Rahim mengembang hingga mencapai ulu hati.
Payudara membesar signifikan, padat dan berat, kolostrum mulai merembes saat disentuh atau ditekan.
Tidur makin sulit, terutama karena nyeri punggung dan posisi tidur terbatas.
Ruyu merasakan perutnya bergetar saat anak bergerak, tapi tidak bisa menyebutnya “ajaib”—karena yang tumbuh di tubuhnya bukan hasil cinta, melainkan perintah.
---
Latihan & Tuntutan Baru: ASI Eksklusif 2 Tahun
Jin Rui menetapkan:
> “Kau akan memberikan ASI eksklusif selama dua tahun.
Anak ini akan tumbuh cerdas karena cairan tubuhmu.

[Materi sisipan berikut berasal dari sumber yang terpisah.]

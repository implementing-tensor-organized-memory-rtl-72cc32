// tom_dlbs: Tensor-Organized Memory built from DLBS winner-take-all modules ("Novel").
//
// A message of NUM_WTA patterns enters in one clock; pattern x goes to DLBS module x,
// which recognises it among its NUM_CLASS trained patterns (or finds none when its best
// match does not exceed Smin, as for an erased pattern). The winners of all modules then
// pass through the lateral excitatory OR network, which completes the message from any
// stored message (clique) that the recognised patterns belong to.
//
// Timing: fully pipelined, one message per clock. retrieved and winners are registered
// and appear with out_valid four clocks after in_valid (three DLBS stages, one register
// after the excitatory OR). The weights, the stored messages and smin are static inputs.
//
// Following the document: one DLBS WTA per message pattern, joined by OR-gate excitatory
// connections (Figure 9). Own choices: the output register and the latency.
module tom_dlbs #(
  parameter int unsigned PAT_LEN   = tom_pkg::PAT_LEN,
  parameter int unsigned NUM_CLASS = tom_pkg::NUM_CLASS,
  parameter int unsigned NUM_WTA   = tom_pkg::NUM_WTA,
  parameter int unsigned MAX_MSG   = tom_pkg::MAX_MSG,
  localparam int unsigned S_W      = $clog2(PAT_LEN + 1),
  localparam int unsigned CLS_W    = $clog2(NUM_CLASS)
) (
  input  logic                                           clk,
  input  logic                                           rst_n,
  input  logic                                           in_valid,
  input  logic [NUM_WTA-1:0][PAT_LEN-1:0]                message,
  input  logic [NUM_WTA-1:0][NUM_CLASS-1:0][PAT_LEN-1:0] w2,
  input  logic [S_W-1:0]                                 smin,
  input  logic [MAX_MSG-1:0]                             msg_valid,
  input  logic [MAX_MSG-1:0][NUM_WTA-1:0][CLS_W-1:0]     msg_class,
  output logic                                           out_valid,
  output logic [NUM_WTA-1:0][NUM_CLASS-1:0]              winners,
  output logic [NUM_WTA-1:0][NUM_CLASS-1:0]              retrieved
);

  logic [NUM_WTA-1:0]                 wta_valid;
  logic [NUM_WTA-1:0][NUM_CLASS-1:0]  win_c, ret_c;

  for (genvar x = 0; x < NUM_WTA; x++) begin : g_wta
    dlbs_wta #(.PAT_LEN(PAT_LEN), .NUM_CLASS(NUM_CLASS)) u_wta (
      .clk, .rst_n, .in_valid, .pattern(message[x]), .w(w2[x]), .smin,
      .out_valid(wta_valid[x]), .winner(win_c[x])
    );
  end

  excitatory_or #(.NUM_WTA(NUM_WTA), .NUM_CLASS(NUM_CLASS), .MAX_MSG(MAX_MSG)) u_exc (
    .winners(win_c), .msg_valid, .msg_class, .retrieved(ret_c)
  );

  // All modules run in lock step.
  a_lockstep: assert property (@(posedge clk) disable iff (!rst_n)
    (&wta_valid) == (|wta_valid));

  always_ff @(posedge clk) begin
    if (!rst_n) begin
      out_valid <= 1'b0;
      winners   <= '0;
      retrieved <= '0;
    end else begin
      out_valid <= wta_valid[0];
      if (wta_valid[0]) begin
        winners   <= win_c;
        retrieved <= ret_c;
      end
    end
  end

endmodule
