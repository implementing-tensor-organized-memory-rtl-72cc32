// tb_tom_dlbs: streams messages through the DLBS TOM, one per clock with random gaps, and
// checks winners and completed messages against the reference models, plus the four-clock
// latency. Messages are stored cliques with random pixel noise and zero, one or two erased
// (all-black) patterns, and some messages that were never stored.
module tb_tom_dlbs;
  import tom_ref_pkg::*;
  localparam int LAT = 4;
  logic clk = 0, rst_n = 0, in_valid = 0;
  logic [NUM_WTA-1:0][PAT_LEN-1:0] message = '0;
  logic [NUM_WTA-1:0][NUM_CLASS-1:0][PAT_LEN-1:0] w2;
  logic [4:0] smin = 5'd18;
  logic [MAX_MSG-1:0] msg_valid;
  mclass_t msg_class;
  logic out_valid;
  wvec_t winners, retrieved;
  int checks = 0, failures = 0, completions = 0;

  tom_dlbs dut (.*);

  always #5 clk = ~clk;

  wvec_t exp_w[$], exp_r[$];
  int    exp_c[$];
  int    cyc = 0;

  always @(posedge clk) begin
    cyc++;
    if (rst_n && out_valid) begin
      wvec_t ew, er;
      int c0;
      checks += 3;
      ew = exp_w.pop_front(); er = exp_r.pop_front(); c0 = exp_c.pop_front();
      if (winners !== ew) begin failures++; $display("winners %h expected %h", winners, ew); end
      if (retrieved !== er) begin failures++; $display("retrieved %h expected %h", retrieved, er); end
      if (cyc - c0 != LAT) begin failures++; $display("latency %0d", cyc - c0); end
    end
  end

  initial begin
    for (int x = 0; x < NUM_WTA; x++) w2[x] = make_letters(8);
    msg_valid = 8'b0111_1111;
    for (int m = 0; m < MAX_MSG; m++)
      for (int x = 0; x < NUM_WTA; x++) msg_class[m][x] = CLS_W'($urandom_range(0, NUM_CLASS - 1));
    repeat (2) @(posedge clk);
    #1 rst_n = 1;
    for (int t = 0; t < 400; t++) begin
      int m, erase;
      wvec_t ew;
      m = $urandom_range(0, MAX_MSG - 1);
      for (int x = 0; x < NUM_WTA; x++)
        message[x] = add_noise(w2[x][msg_class[m][x]], $urandom_range(0, 8));
      erase = $urandom_range(0, 2);
      for (int e = 0; e < erase; e++) message[$urandom_range(0, NUM_WTA - 1)] = '0;
      in_valid = ($urandom_range(0, 3) != 0);
      if (in_valid) begin
        for (int x = 0; x < NUM_WTA; x++) ew[x] = ref_dlbs_winner(message[x], w2[x], int'(smin));
        exp_w.push_back(ew);
        exp_r.push_back(ref_excite(ew, msg_valid, msg_class));
        if (ref_excite(ew, msg_valid, msg_class) != ew) completions++;
        exp_c.push_back(cyc + 1);
      end
      @(posedge clk); #1;
    end
    in_valid = 0;
    repeat (LAT + 2) @(posedge clk);
    checks += 2;
    if (exp_w.size() != 0) begin failures++; $display("missing outputs"); end
    if (completions == 0) begin failures++; $display("no message was completed"); end
    $display("completions by excitatory connections: %0d", completions);
    $display("TB_RESULT checks=%0d failures=%0d", checks, failures);
    $finish;
  end

  initial begin
    repeat (5000) @(posedge clk);
    failures++;
    $display("watchdog expired");
    $display("TB_RESULT checks=%0d failures=%0d", checks, failures);
    $finish;
  end
endmodule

Dan tubuhmu akan tetap ramping karena disiplin.”
Tidak ada pompa ASI.
Tidak ada pembebasan tanpa sentuhan.
Satu-satunya cara payudara Ruyu lega dari bengkak dan nyeri… adalah melalui tangan atau mulut Jin Rui.
---
Pagi: Penampilan & Pemeriksaan Tubuh
Ruyu duduk telanjang di depan cermin besar.
Mengangkat payudaranya satu per satu.
Memijat bagian bawahnya dengan krim agar tidak kendur.

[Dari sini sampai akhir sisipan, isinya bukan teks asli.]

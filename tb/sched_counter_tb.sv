// sched_counter_tb: self-checking testbench for the schedule counter.
//
// Holds C at 0 until first_use, then expects C to count up by one per cycle
// modulo 2^LG_N (later first_use pulses are ignored). In every cycle the slot
// decode is checked directly against the schedule equations: rd_level = i
// exactly when C = 2^i - 1 (mod 2^(i+1)), wr_level = i exactly when
// C - ALPHA = 2^i - 1 (mod 2^(i+1)), and LG_N when no level matches. A reset
// in the middle must stop the counter until the next first use. Run with the
// default n = 16, ALPHA = 20 and with n = 64, ALPHA = 7.
module sched_counter_tb;
  int checks = 0, failures = 0;
  logic clk = 1'b0;
  always #5 clk = ~clk;

  task automatic expect_level(input string what, input int got, input int cval, input int lg_n);
    int want;
    want = lg_n;
    for (int i = 0; i < lg_n; i++)
      if ((cval % (1 << (i + 1))) == (1 << i) - 1) want = i;
    checks++;
    if (got != want) begin
      failures++;
      if (failures < 10) $display("FAIL: %s level %0d expected %0d (C=%0d)", what, got, want, cval);
    end
  endtask

  // instance A: defaults
  logic       rst_a = 1'b0, fu_a = 1'b0;
  logic       st_a;
  logic [3:0] c_a;
  logic [2:0] rl_a, wl_a;
  sched_counter dut_a (.clk, .rst_n(rst_a), .first_use(fu_a), .started(st_a),
                       .c(c_a), .rd_level(rl_a), .wr_level(wl_a));

  // instance B: n = 64, short pipeline
  logic       rst_b = 1'b0, fu_b = 1'b0;
  logic       st_b;
  logic [5:0] c_b;
  logic [2:0] rl_b, wl_b;
  sched_counter #(.LG_N(6), .ALPHA(7)) dut_b (.clk, .rst_n(rst_b), .first_use(fu_b), .started(st_b),
                       .c(c_b), .rd_level(rl_b), .wr_level(wl_b));

  int exp_a = 0, exp_b = 0;
  bit run_a = 0, run_b = 0;

  always @(negedge clk) begin
    checks += 2;
    if (int'(c_a) != (run_a ? exp_a % 16 : 0)) begin failures++; $display("FAIL: C_a %0d expected %0d", c_a, exp_a % 16); end
    if (int'(c_b) != (run_b ? exp_b % 64 : 0)) begin failures++; $display("FAIL: C_b %0d expected %0d", c_b, exp_b % 64); end
    checks += 2;
    if (st_a != run_a) begin failures++; $display("FAIL: started_a"); end
    if (st_b != run_b) begin failures++; $display("FAIL: started_b"); end
    expect_level("rd_a", int'(rl_a), int'(c_a), 4);
    expect_level("wr_a", int'(wl_a), (int'(c_a) - 20 + 1600) % 16, 4);
    expect_level("rd_b", int'(rl_b), int'(c_b), 6);
    expect_level("wr_b", int'(wl_b), (int'(c_b) - 7 + 6400) % 64, 6);
  end

  // reference count: C is 0 in the cycle of first use, then counts every cycle
  always @(posedge clk) begin
    if (!rst_a) begin run_a <= 0; exp_a <= 0; end
    else if (run_a) exp_a <= exp_a + 1;
    else if (fu_a) begin run_a <= 1; exp_a <= 1; end
    if (!rst_b) begin run_b <= 0; exp_b <= 0; end
    else if (run_b) exp_b <= exp_b + 1;
    else if (fu_b) begin run_b <= 1; exp_b <= 1; end
  end

  initial begin
    repeat (2) @(posedge clk);
    rst_a <= 1'b1; rst_b <= 1'b1;
    repeat (5) @(posedge clk);
    fu_a <= 1'b1;
    @(posedge clk);
    fu_a <= 1'b0;
    repeat (3) @(posedge clk);
    fu_b <= 1'b1;
    @(posedge clk);
    fu_b <= 1'b0;
    for (int i = 0; i < 300; i++) begin
      fu_a <= ($urandom_range(3, 0) == 0);   // ignored while running
      @(posedge clk);
    end
    fu_a <= 1'b0;
    rst_a <= 1'b0;
    repeat (3) @(posedge clk);
    rst_a <= 1'b1;
    repeat (4) @(posedge clk);
    fu_a <= 1'b1;
    @(posedge clk);
    fu_a <= 1'b0;
    repeat (200) @(posedge clk);
    @(negedge clk);
    $display("TB_RESULT checks=%0d failures=%0d", checks, failures);
    $finish;
  end

  initial begin
    repeat (1000) @(posedge clk);
    failures++;
    $display("FAIL: watchdog");
    $display("TB_RESULT checks=%0d failures=%0d", checks, failures);
    $finish;
  end
endmodule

Mengoleskan krim anti-stretch mark di perut, pinggul, dan bawah payudara.
> Jin Rui (menyentuh pelan):
“Putingmu mulai besar. Tapi bentukmu masih cantik.
Pertahankan.”
> “Kalau anak kita cerdas, itu karena susumu.
Kalau dia bodoh, aku tahu siapa yang harus disalahkan.”
---
Siang: Kontrol Berat Badan
Makanan dikontrol ketat:
Tidak boleh terlalu berminyak.
Tidak boleh tinggi karbohidrat.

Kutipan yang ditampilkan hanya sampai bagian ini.